§ Task objective
Go through the listing and pick out each line with the word "incoming" in it.

§ Extracted data
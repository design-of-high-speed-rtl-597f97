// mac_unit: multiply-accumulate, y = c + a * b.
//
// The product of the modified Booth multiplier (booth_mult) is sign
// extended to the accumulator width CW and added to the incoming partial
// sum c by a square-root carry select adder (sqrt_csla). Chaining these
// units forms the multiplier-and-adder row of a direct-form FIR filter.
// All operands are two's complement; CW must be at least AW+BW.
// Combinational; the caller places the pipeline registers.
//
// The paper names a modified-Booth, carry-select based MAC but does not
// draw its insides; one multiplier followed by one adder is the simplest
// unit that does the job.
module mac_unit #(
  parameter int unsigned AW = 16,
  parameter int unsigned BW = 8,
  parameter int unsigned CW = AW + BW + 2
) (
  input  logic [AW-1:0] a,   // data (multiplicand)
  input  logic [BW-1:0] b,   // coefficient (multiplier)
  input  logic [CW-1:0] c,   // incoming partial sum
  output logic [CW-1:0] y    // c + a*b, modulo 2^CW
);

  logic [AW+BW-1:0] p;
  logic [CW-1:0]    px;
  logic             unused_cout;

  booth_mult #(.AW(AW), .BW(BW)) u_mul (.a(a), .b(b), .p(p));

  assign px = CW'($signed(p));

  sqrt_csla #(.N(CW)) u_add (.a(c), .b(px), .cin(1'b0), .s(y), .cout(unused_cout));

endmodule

§ Solution to the exercise
// extended to the accumulator width CW and added to the incoming partial
  input  logic [CW-1:0] c,   // incoming partial sum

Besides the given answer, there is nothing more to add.